# What the best salt fly line?



## HillCountryBasser (Aug 26, 2008)

This should get interesting...

My salt setup came with some line...I think its Rio Mainstream. I'm just about ready to replace it and keep that line on a backup reel. Its very stiff...even after being stretched a few times, it just doesn't feel quite right. 

The only other salt line that I've casted is the Cabela's Prestige line...seems much softer and more supple. Sells for about $40. 

I've also heard really good things about the Royal Wulff Bermuda Triangle line...heard it can cut through the wind like no other line. Sells for about $75.

What do y'all use, and what would you recommend?


----------



## IXP Rods (Jul 13, 2010)

I'm going to testify that the Wulff is the best I've used so far (Sharkskin, SA Mastery, Rio, & Airflo have all had a decent trial run with me). Bermuda 2-tone triangle taper in an 8wt is what's currently spooled on my Nautilus, and I'll probably buy all other Wulff lines for the rest of my arsenal.

I bought the Cabela's line to tear up when I was learning how to cast, but switched once I found out what a real fly line does.


----------



## mawallace (Mar 26, 2010)

I have a 7wt that i use sharkskin on. it casts fine but i don't really like how it sounds when it is stripped through the guides it really gets annoying.


----------



## fhgoodall (May 26, 2010)

Rio tropical for sure. I have tried SA Mastery but if it heats up too much on the boat, the line gets a bit gummy and does not cast properly.


----------



## Animal Chris (May 21, 2004)

When it comes to the quality of the line, I think they're all good. The key is to keep it clean and dressed. When it comes to the taper, I think that's a matter of personal preference, how you plan to fish and the species you are targeting. 

Space allowing, I have 3 outfits I generally like to take, one with redfish line, one with a general saltwater taper and one with an intermediate line., all from different manufacturers. My suggestion to you is to try out several different types before you drop $75 for one you might not be satisfied. 

I notice you are from San Antonio.
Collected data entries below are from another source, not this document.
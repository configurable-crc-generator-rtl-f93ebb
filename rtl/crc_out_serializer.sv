// crc_out_serializer: bit-serial CRC output of the CRC chip.
//
// To save pads the chip shifts its result out on one pin. load copies the
// top-aligned CRC register and the constraint length L into the shifter;
// then every clock with shift high moves it one place, so sout presents
// the CRC most significant bit first: after load sout is CRC bit L-1, after
// the first shift bit L-2, and so on. busy is high while bits of the loaded
// CRC remain to be shifted; once all L have left, sout is 0 and further
// shifts change nothing. load wins over shift in the same clock. Reset
// clears the shifter.
//
// The serial output follows the document; the bit order, the busy flag and
// the load/shift control are choices of this design.
module crc_out_serializer
  import crc_pkg::*;
(
  input  logic      clk,
  input  logic      rst_n,
  input  logic      load,
  input  crc_word_t crc_in,
  input  crc_len_t  len_in,
  input  logic      shift,
  output logic      sout,
  output logic      busy
);

  crc_word_t sreg_q;
  crc_len_t  left_q;

  always_ff @(posedge clk or negedge rst_n) begin
    if (!rst_n) begin
      sreg_q <= '0;
      left_q <= '0;
    end else if (load) begin
      sreg_q <= crc_in & len_mask(len_in);
      left_q <= (int'(len_in) > CRC_W) ? crc_len_t'(CRC_W) : len_in;
    end else if (shift && left_q != '0) begin
      sreg_q <= sreg_q << 1;
      left_q <= left_q - 1'b1;
    end
  end

  assign sout = sreg_q[CRC_W-1];
  assign busy = (left_q != '0);

endmodule
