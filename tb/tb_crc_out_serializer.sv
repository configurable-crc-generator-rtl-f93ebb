// tb_crc_out_serializer: self-checking testbench of the serial CRC output.
// Random top-aligned CRCs of every length 1..32 are loaded; the bits on
// sout must be CRC bit L-1 down to bit 0, one per shift, busy must fall
// after exactly L shifts, clocks without shift must hold the output, and
// load must win over shift.
module tb_crc_out_serializer;
  import crc_pkg::*;

  logic clk = 1'b0, rst_n = 1'b0;
  logic load = 1'b0, shift = 1'b0, sout, busy;
  crc_word_t crc_in = '0;
  crc_len_t len_in = '0;
  int checks = 0, failures = 0;

  crc_out_serializer dut (.*);

  always #5 clk = ~clk;

  initial begin : watchdog
    repeat (50000) @(posedge clk);
    failures++;
    $display("TB_RESULT checks=%0d failures=%0d", checks, failures);
    $finish;
  end

  task automatic check(input bit ok, input string what);
    checks++;
    if (!ok) begin failures++; $display("FAIL: %s", what); end
  endtask

  initial begin
    repeat (2) @(posedge clk);
    rst_n = 1'b1;
    check(!busy && !sout, "reset state");
    for (int t = 0; t < 200; t++) begin
      int len;
      logic [31:0] val;
      len = (t < 32) ? t + 1 : $urandom_range(1, 32);
      val = $urandom();
      if (len < 32) val &= (32'd1 << len) - 1;
      @(negedge clk);
      load = 1'b1;
      shift = t[0];                    // load has priority over shift
      len_in = crc_len_t'(len);
      crc_in = val << (32 - len);      // top aligned
      if (len < 32) crc_in |= 32'($urandom()) & ((32'd1 << (32 - len)) - 1); // junk below
      @(negedge clk);
      load = 1'b0; shift = 1'b0;
      for (int b = len - 1; b >= 0; b--) begin
        check(busy, $sformatf("busy with %0d bits left", b + 1));
        check(sout == val[b], $sformatf("L=%0d bit %0d", len, b));
        if ($urandom_range(0, 3) == 0) begin
          @(negedge clk);              // idle clock: output must hold
          check(sout == val[b], $sformatf("L=%0d bit %0d held", len, b));
        end
        shift = 1'b1;
        @(negedge clk);
        shift = 1'b0;
      end
      check(!busy && !sout, $sformatf("L=%0d done after %0d shifts", len, len));
    end
    $display("TB_RESULT checks=%0d failures=%0d", checks, failures);
    $finish;
  end
endmodule
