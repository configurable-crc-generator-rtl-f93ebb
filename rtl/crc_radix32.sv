// crc_radix32: radix-32 configurable CRC unit, one byte per clock.
//
// The unit divides a byte stream by a programmable generator polynomial of
// any constraint length L from 1 to 32 and keeps the remainder in a 32-bit
// CRC register. It is the classic linear shift register with a switch on
// every loop-back tap (the switch state is the polynomial register), unrolled
// eight times so that a whole byte is absorbed in one clock:
//
//   LoopData(i) : the eight loop-back bits of the byte step. LoopData(7) is
//                 the first one (CRC bit 31 xor the byte's MSB); each later
//                 one also takes in the earlier loop-back bits through the
//                 top polynomial coefficients. They depend only on the top
//                 eight CRC bits, the top polynomial bits and the byte.
//   NEXTCRC(k)  = CRC(k-8) xor  sum over i=7..0 of Polynomial(k-i)*LoopData(i)
//
// (modulo-2 sum). Register and polynomial are top aligned (see crc_pkg): the
// L-bit CRC sits in bits 31..32-L and the loop-back always comes from bit 31.
// The flip-flops below bit 32-L are held in reset, which both sets the
// constraint length and, with L = 0, shuts the whole register down. At the
// start of a packet the used flip-flops are preset to one. The data bytes
// enter MSB first; the unit itself does no bit reflection and no final
// inversion, which are left to the user of the result.
//
// Interface and timing (all synchronous to clk, active-low async reset):
//   cfg_we/cfg_in  load a new polynomial and length; takes effect in the
//                  same cycle, so a reconfiguration costs no clock.
//   start          preset the register to ones (within the new length)
//                  for a new packet; may come with the packet's first byte.
//   in_valid/in_data  one byte per clock, no back-pressure.
//   crc            the register, top aligned; holds the CRC of all bytes
//                  accepted up to the previous clock edge.
//   crc_zero       the used CRC bits are all zero (receiver check).
//
// Following the document: the 8-bit input, the 32-bit maximum length, the
// shift-register structure with polynomial switches, the reset of unused
// flip-flops, the preset to one and the update equation. The top alignment,
// the length encoding, the shut-down at L = 0 and the same-cycle start and
// reconfiguration are choices of this design.
module crc_radix32
  import crc_pkg::*;
#(
  parameter int unsigned CRC_WIDTH  = CRC_W,
  parameter int unsigned DATA_WIDTH = DATA_W
) (
  input  logic     clk,
  input  logic     rst_n,
  // configuration
  input  logic     cfg_we,
  input  crc_cfg_t cfg_in,
  output crc_cfg_t cfg,
  // data
  input  logic     start,
  input  logic     in_valid,
  input  logic [DATA_WIDTH-1:0] in_data,
  // result
  output crc_word_t crc,
  output logic      crc_zero,
  output logic      active
);

  // The configuration type fixes the register at 32 bits; the parameters
  // only document the sizes and must keep their default values.
  if (CRC_WIDTH != CRC_W || DATA_WIDTH != DATA_W) begin : g_bad_size
    $error("crc_radix32: CRC_WIDTH and DATA_WIDTH must equal crc_pkg sizes");
  end

  crc_cfg_t  cfg_q, cfg_eff;
  crc_word_t crc_q, crc_cur, crc_next, mask;
  logic [DATA_WIDTH-1:0] loop_data;

  // The new configuration is used in the very cycle it is written.
  assign cfg_eff = cfg_we ? cfg_in : cfg_q;
  assign mask    = len_mask(cfg_eff.len);

  // Preset to ones at the start of a packet, only within the used length.
  assign crc_cur = start ? mask : crc_q;

  // Loop-back bits of the eight unrolled shift steps.
  always_comb begin
    crc_word_t s;
    logic      fb;
    s = crc_cur;
    for (int j = 0; j < DATA_WIDTH; j++) begin
      fb = s[CRC_WIDTH-1] ^ in_data[DATA_WIDTH-1-j];
      loop_data[DATA_WIDTH-1-j] = fb;
      // Only the top bits of s influence later loop-back bits.
      s = (s << 1) ^ (fb ? cfg_eff.poly : '0);
    end
  end

  // Equation (4) for every register position, masked by the length.
  always_comb begin
    for (int k = 0; k < CRC_WIDTH; k++) begin
      logic b;
      b = (k >= DATA_WIDTH) ? crc_cur[k-DATA_WIDTH] : 1'b0;
      for (int i = 0; i < DATA_WIDTH; i++)
        if (k - i >= 0)
          b ^= cfg_eff.poly[k-i] & loop_data[i];
      crc_next[k] = b & mask[k];
    end
  end

  always_ff @(posedge clk or negedge rst_n) begin
    if (!rst_n) begin
      cfg_q <= '0;
      crc_q <= '0;
    end else begin
      if (cfg_we) cfg_q <= cfg_in;
      if (in_valid)   crc_q <= crc_next;
      else if (start) crc_q <= mask;
      else            crc_q <= crc_q & mask;  // unused bits stay in reset
    end
  end

  assign cfg      = cfg_q;
  assign crc      = crc_q;
  assign crc_zero = ((crc_q & len_mask(cfg_q.len)) == '0);
  assign active   = (cfg_q.len != '0);

endmodule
I'd bet that if you contacted the Alamo Fly Fishers, they could be of great assistance helping you make the choice. I think they meet on the 3rd Tuesday of each month. Also, if you're not in a big hurry, May 6 & 7 is the Gulf Coast Council of the Federation of Fly Fishers annual Expo. It will be held in San Antonio this year at the Crowne Plaza Hotel on the Riverwalk. 

Tight lines, Chris


----------



## superflyguy (Jun 1, 2009)

All I know is...Green line and orange line are to be used in two different scenarios. Don't mix it up.


----------



## shallowist (May 28, 2009)

What you fish for, where you fish for it, and when you are fishing(season) are the keys to answering your question. I have had great succes with Scientific Anglers mastery series lines. Here on the Texas coast for redfish, use the redfish taper for warmer months, April through October. If you are going to fish through the colder months, try the general saltwater taper. The same two lines from Orvis will serve you well also.
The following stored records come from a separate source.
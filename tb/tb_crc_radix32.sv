// tb_crc_radix32: self-checking testbench of the radix-32 CRC unit.
//
// A bit-serial reference model (the textbook shift register, LSB-aligned
// polynomial, preset to ones, data MSB first) computes the expected CRC of
// every packet, independently of the unit's top-aligned byte-wise logic.
// Checks: published check values of CRC-32/MPEG-2, CRC-16/CCITT-FALSE and,
// with byte reflection and inversion done outside the unit, Ethernet CRC-32;
// random polynomials and lengths 1..32 with gaps between bytes; one byte per
// clock (an N-byte packet done N clocks after its first byte); a
// reconfiguration and packet start in the same cycle as the first byte;
// the zero-remainder check on a message with its CRC appended; shut-down.
module tb_crc_radix32;
  import crc_pkg::*;

  logic clk = 1'b0;
  logic rst_n = 1'b0;
  logic cfg_we = 1'b0;
  crc_cfg_t cfg_in = '0;
  crc_cfg_t cfg;
  logic start = 1'b0, in_valid = 1'b0;
  logic [7:0] in_data = '0;
  crc_word_t crc;
  logic crc_zero, active;

  int checks = 0, failures = 0;

  crc_radix32 dut (.*);

  always #5 clk = ~clk;

  initial begin : watchdog
    repeat (200000) @(posedge clk);
    failures++;
    $display("TB_RESULT checks=%0d failures=%0d", checks, failures);
    $finish;
  end

  // Reference: bit-serial division, MSB-first data, register preset to ones.
  function automatic logic [31:0] ref_crc(input logic [31:0] poly, input int len,
                                          input logic [7:0] msg[$]);
    logic [31:0] r, m;
    m = (len == 32) ? 32'hFFFF_FFFF : ((32'd1 << len) - 1);
    r = m;
    foreach (msg[n])
      for (int b = 7; b >= 0; b--) begin
        logic fb;
        fb = r[len-1] ^ msg[n][b];
        r  = ((r << 1) & m) ^ (fb ? (poly & m) : 32'd0);
      end
    return r;
  endfunction

  function automatic logic [31:0] result(input int len);
    return crc >> (32 - len);
  endfunction

  function automatic logic [7:0] rev8(input logic [7:0] v);
    for (int i = 0; i < 8; i++) rev8[i] = v[7-i];
  endfunction

  task automatic check(input bit ok, input string what);
    checks++;
    if (!ok) begin
      failures++;
      $display("FAIL: %s", what);
    end
  endtask

  // Send one packet; with gaps, idle cycles are inserted at random. With
  // newcfg the configuration is written in the cycle of the first byte.
  // Returns the number of clocks from the first byte to the result.
  task automatic send(input logic [7:0] msg[$], input bit gaps, input bit newcfg,
                      input crc_cfg_t c, output int cycles);
    @(negedge clk);
    cycles = 0;
    foreach (msg[n]) begin
      if (gaps) while ($urandom_range(0, 2) == 0) begin
        in_valid = 1'b0; start = 1'b0; cfg_we = 1'b0;
        @(negedge clk);
        cycles++;
      end
      start    = (n == 0);
      cfg_we   = (n == 0) && newcfg;
      cfg_in   = c;
      in_valid = 1'b1;
      in_data  = msg[n];
      @(negedge clk);
      cycles++;
    end
    start = 1'b0; cfg_we = 1'b0; in_valid = 1'b0;
  endtask

  task automatic run_pkt(input logic [31:0] poly, input int len, input logic [7:0] msg[$],
                         input bit gaps, input string name);
    crc_cfg_t c;
    int cyc;
    logic [31:0] exp;
    c.len  = crc_len_t'(len);
    c.poly = align_poly(poly, crc_len_t'(len));
    send(msg, gaps, 1'b1, c, cyc);
    exp = ref_crc(poly, len, msg);
    check(result(len) == exp,
          $sformatf("%s L=%0d poly=%h got %h exp %h", name, len, poly, result(len), exp));
    if (!gaps)
      check(cyc == msg.size(), $sformatf("%s: %0d bytes took %0d clocks", name, msg.size(), cyc));
  endtask

  logic [7:0] m9[$];
  logic [7:0] msg[$];
  int cyc;

  initial begin
    m9 = '{8'h31, 8'h32, 8'h33, 8'h34, 8'h35, 8'h36, 8'h37, 8'h38, 8'h39};
    repeat (3) @(posedge clk);
    rst_n = 1'b1;
    check(crc == '0 && !active, "reset state");

    // Published check values for "123456789".
    run_pkt(32'h04C1_1DB7, 32, m9, 1'b0, "CRC-32/MPEG-2");
    check(result(32) == 32'h0376_E6E7, "CRC-32/MPEG-2 check value");
    run_pkt(32'h0000_1021, 16, m9, 1'b0, "CRC-16/CCITT-FALSE");
    check(result(16) == 32'h0000_29B1, "CRC-16/CCITT-FALSE check value");
    begin : ethernet
      logic [7:0] r9[$];
      logic [31:0] v, rv;
      foreach (m9[n]) r9.push_back(rev8(m9[n]));
      run_pkt(32'h04C1_1DB7, 32, r9, 1'b0, "Ethernet");
      v = ~result(32);
      for (int i = 0; i < 32; i++) rv[i] = v[31-i];
      check(rv == 32'hCBF4_3926, $sformatf("Ethernet CRC-32 check value %h", rv));
    end

    // Receiver check: message followed by its CRC leaves a zero remainder.
    foreach (m9[n]) msg.push_back(m9[n]);
    begin : receiver
      logic [31:0] s;
      s = ref_crc(32'h04C1_1DB7, 32, m9);
      for (int b = 3; b >= 0; b--) msg.push_back(s[8*b +: 8]);
      run_pkt(32'h04C1_1DB7, 32, msg, 1'b0, "codeword");
      check(crc_zero, "codeword gives zero remainder");
      msg[2] ^= 8'h10;
      run_pkt(32'h04C1_1DB7, 32, msg, 1'b0, "corrupted codeword");
      check(!crc_zero, "single bit error detected");
    end

    // Random polynomials, every length, random packet sizes and gaps.
    for (int t = 0; t < 400; t++) begin
      int len;
      logic [31:0] poly;
      len  = (t < 32) ? t + 1 : $urandom_range(1, 32);
      poly = $urandom() | 32'd1;
      msg.delete();
      repeat ($urandom_range(1, 24)) msg.push_back(8'($urandom()));
      run_pkt(poly, len, msg, t[0], "random");
    end

    // Back-to-back packets, each with its own configuration, no idle clock.
    begin : b2b
      logic [7:0] a[$], b[$];
      crc_cfg_t ca, cb;
      repeat (6) a.push_back(8'($urandom()));
      repeat (5) b.push_back(8'($urandom()));
      ca.len = 6'd24; ca.poly = align_poly(32'h0080_0063, 6'd24);
      cb.len = 6'd12; cb.poly = align_poly(32'h0000_080F, 6'd12);
      @(negedge clk);
      for (int n = 0; n < 11; n++) begin
        start    = (n == 0) || (n == 6);
        cfg_we   = start;
        cfg_in   = (n < 6) ? ca : cb;
        in_valid = 1'b1;
        in_data  = (n < 6) ? a[n] : b[n-6];
        @(negedge clk);
        if (n == 5)
          check(result(24) == ref_crc(32'h0080_0063, 24, a), "back-to-back packet A (CRC-24)");
      end
      in_valid = 1'b0; start = 1'b0; cfg_we = 1'b0;
      check(result(12) == ref_crc(32'h0000_080F, 12, b), "back-to-back packet B (CRC-12)");
      check(crc[19:0] == '0, "unused flip-flops held in reset");
    end

    // Shut-down: length 0 clears and holds the register.
    begin : shutdown
      crc_cfg_t c0;
      c0 = '0;
      c0.poly = 32'hFFFF_FFFF;
      msg.delete();
      repeat (4) msg.push_back(8'hA5);
      send(msg, 1'b0, 1'b1, c0, cyc);
      check(crc == '0 && !active, "shut-down register stays cleared");
    end

    $display("TB_RESULT checks=%0d failures=%0d", checks, failures);
    $finish;
  end
endmodule
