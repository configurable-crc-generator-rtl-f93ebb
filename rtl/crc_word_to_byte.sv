// crc_word_to_byte: input parallel/serial converter of the CRC chip.
//
// The pattern source that feeds the chip cannot toggle its pins at the CRC
// unit's clock rate, so data arrive as BYTES-byte words, one word every
// BYTES clocks, and this converter hands them to the CRC unit one byte per
// clock, most significant byte first. A word is taken when word_valid and
// word_ready are both high. word_ready is high while the converter is
// empty or is sending the last byte of its current word, so a steady
// stream of words keeps the CRC unit busy every clock with no bubble. A
// word holding fewer bytes (the tail of a packet) gives their number in
// word_nbytes (0 means all BYTES bytes); they are the most significant
// bytes of the word. word_first and word_last mark the word that opens and
// the one that closes a packet; they come out as out_first on the word's
// first byte and out_last on its last byte. The output has no back-pressure:
// the CRC unit takes a byte every clock. Latency: a word accepted at one
// clock edge shows its first byte from that edge on.
//
// The converter itself is named in the document; its word width, byte order
// and handshake are choices of this design.
module crc_word_to_byte #(
  parameter int unsigned BYTES = 4
) (
  input  logic                   clk,
  input  logic                   rst_n,
  input  logic                   word_valid,
  output logic                   word_ready,
  input  logic [8*BYTES-1:0]     word_data,
  input  logic [$clog2(BYTES)-1:0] word_nbytes,
  input  logic                   word_first,
  input  logic                   word_last,
  output logic                   out_valid,
  output logic [7:0]             out_data,
  output logic                   out_first,
  output logic                   out_last
);

  localparam int unsigned CNT_W = $clog2(BYTES + 1);

  logic [8*BYTES-1:0] buf_q;
  logic [CNT_W-1:0]   cnt_q;     // bytes still to send
  logic               first_q, last_q;
  logic               take;

  assign word_ready = (cnt_q <= CNT_W'(1));
  assign take       = word_valid && word_ready;

  always_ff @(posedge clk or negedge rst_n) begin
    if (!rst_n) begin
      buf_q   <= '0;
      cnt_q   <= '0;
      first_q <= 1'b0;
      last_q  <= 1'b0;
    end else if (take) begin
      buf_q   <= word_data;
      cnt_q   <= (word_nbytes == '0) ? CNT_W'(BYTES) : CNT_W'(word_nbytes);
      first_q <= word_first;
      last_q  <= word_last;
    end else if (cnt_q != '0) begin
      buf_q   <= buf_q << 8;
      cnt_q   <= cnt_q - CNT_W'(1);
      first_q <= 1'b0;
    end
  end

  assign out_valid = (cnt_q != '0);
  assign out_data  = buf_q[8*BYTES-1 -: 8];
  assign out_first = out_valid && first_q;
  assign out_last  = (cnt_q == CNT_W'(1)) && last_q;

  // A word may not be offered with a byte count larger than the word.
  property p_nbytes_in_range;
    @(posedge clk) disable iff (!rst_n) word_valid |-> (int'(word_nbytes) < BYTES);
  endproperty
  a_nbytes_in_range: assert property (p_nbytes_in_range);

endmodule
If you are fishing for something other than shallow water fish, you may need something different than above. I like Chris' suggestion of 3 lines, the intermediate can come in handy when fishing in a chop or when you have to get the fly under the surface quickly.


----------



## dsim3240 (Nov 12, 2008)

Rio tropical clousre is the best warm water line that I have found. It's slick and supple in warm to hot water. But it cast my heavy flies very well. The only drawback is that it's a little stiff in cold(65) conditions.


----------



## CoastalOutfitters (Aug 20, 2004)

Rio
Cortland
Sci Anglers 

but buy their premium level , not the cheap stuff


----------



## HillCountryBasser (Aug 26, 2008)

dsim3240 said:


> Rio tropical clouser is the best warm water line that I have found. The only drawback is that it's a little stiff in cold(65) conditions.
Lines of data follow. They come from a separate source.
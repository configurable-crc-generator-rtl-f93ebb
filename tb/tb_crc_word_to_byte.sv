// tb_crc_word_to_byte: self-checking testbench of the input parallel/serial
// converter. Random packets are cut into 4-byte words (short last word with
// word_nbytes) and offered with random idle gaps; a scoreboard checks that
// the bytes come out in order, MSB first, with out_first and out_last on the
// packet's first and last byte. Back-to-back words must give one byte every
// clock: a 64-byte packet offered without gaps takes exactly 64 clocks.
module tb_crc_word_to_byte;

  logic clk = 1'b0, rst_n = 1'b0;
  logic word_valid = 1'b0, word_ready;
  logic [31:0] word_data = '0;
  logic [1:0] word_nbytes = '0;
  logic word_first = 1'b0, word_last = 1'b0;
  logic out_valid, out_first, out_last;
  logic [7:0] out_data;
  int checks = 0, failures = 0;

  crc_word_to_byte dut (.*);

  always #5 clk = ~clk;

  initial begin : watchdog
    repeat (100000) @(posedge clk);
    failures++;
    $display("TB_RESULT checks=%0d failures=%0d", checks, failures);
    $finish;
  end

  task automatic check(input bit ok, input string what);
    checks++;
    if (!ok) begin failures++; $display("FAIL: %s", what); end
  endtask

  // Expected byte stream: {data, first, last}.
  typedef struct { logic [7:0] d; bit f; bit l; } exp_t;
  exp_t expq[$];
  int nbytes_out = 0;
  int first_cycle, last_cycle, cyc = 0;

  always @(posedge clk) begin
    cyc++;
    if (rst_n && out_valid) begin
      exp_t e;
      if (expq.size() == 0) begin
        check(1'b0, "unexpected byte");
      end else begin
        e = expq.pop_front();
        check(out_data == e.d && out_first == e.f && out_last == e.l,
              $sformatf("byte %0d: got %h/%b/%b exp %h/%b/%b", nbytes_out,
                        out_data, out_first, out_last, e.d, e.f, e.l));
      end
      if (out_first) first_cycle = cyc;
      if (out_last)  last_cycle  = cyc;
      nbytes_out++;
    end
  end

  task automatic send_packet(input int n, input bit gaps);
    logic [7:0] p[$];
    repeat (n) p.push_back(8'($urandom()));
    foreach (p[i]) expq.push_back('{p[i], i == 0, i == n - 1});
    for (int w = 0; w < n; w += 4) begin
      int k;
      k = (n - w >= 4) ? 4 : n - w;
      if (gaps) repeat ($urandom_range(0, 5)) begin
        @(negedge clk);
        word_valid = 1'b0;
      end
      @(negedge clk);
      word_valid  = 1'b1;
      word_data   = 32'($urandom());
      for (int j = 0; j < k; j++) word_data[31-8*j -: 8] = p[w+j];
      word_nbytes = 2'(k);
      word_first  = (w == 0);
      word_last   = (w + 4 >= n);
      while (!word_ready) @(negedge clk);   // stall while the word is busy
      @(posedge clk);
    end
    @(negedge clk);
    word_valid = 1'b0;
  endtask

  initial begin
    repeat (2) @(posedge clk);
    rst_n = 1'b1;
    @(negedge clk);
    check(!out_valid && word_ready, "reset state");
    for (int t = 0; t < 100; t++) send_packet($urandom_range(1, 30), 1'b1);
    repeat (8) @(posedge clk);
    send_packet(64, 1'b0);
    repeat (8) @(posedge clk);
    check(last_cycle - first_cycle == 63,
          $sformatf("64 bytes took %0d clocks", last_cycle - first_cycle + 1));
    check(expq.size() == 0, $sformatf("%0d bytes never came out", expq.size()));
    $display("TB_RESULT checks=%0d failures=%0d", checks, failures);
    $finish;
  end
endmodule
That brings up a very important point that I had not thought about. I do a lot of bass fishing throughout the year, and I'll be using this same 8wt set up at Choke Canyon quite a bit, so the "suppleness" (if thats a word) in colder weather/water is important.

There seems to be a lot of recommendations all over the board...anyone had any experience with a good salt line that holds up to the colder weather?


----------



## dc1502 (May 25, 2006)

Stone Creek in Colorado, has been producing some saltwater lines that are performing really well for us. 6wt-13wt lines are avaiable now in sand and a bluish color. They also make a bass taper line that is formulated for warm water, we have also tried these in the salt and they are working great. ...................D


----------



## HillCountryBasser (Aug 26, 2008)

I ended up getting the Sage Equator Taper II salt line...got it for a steal on eBay! Haven't spooled it up yet, but I'm looking forward to trying it out!


----------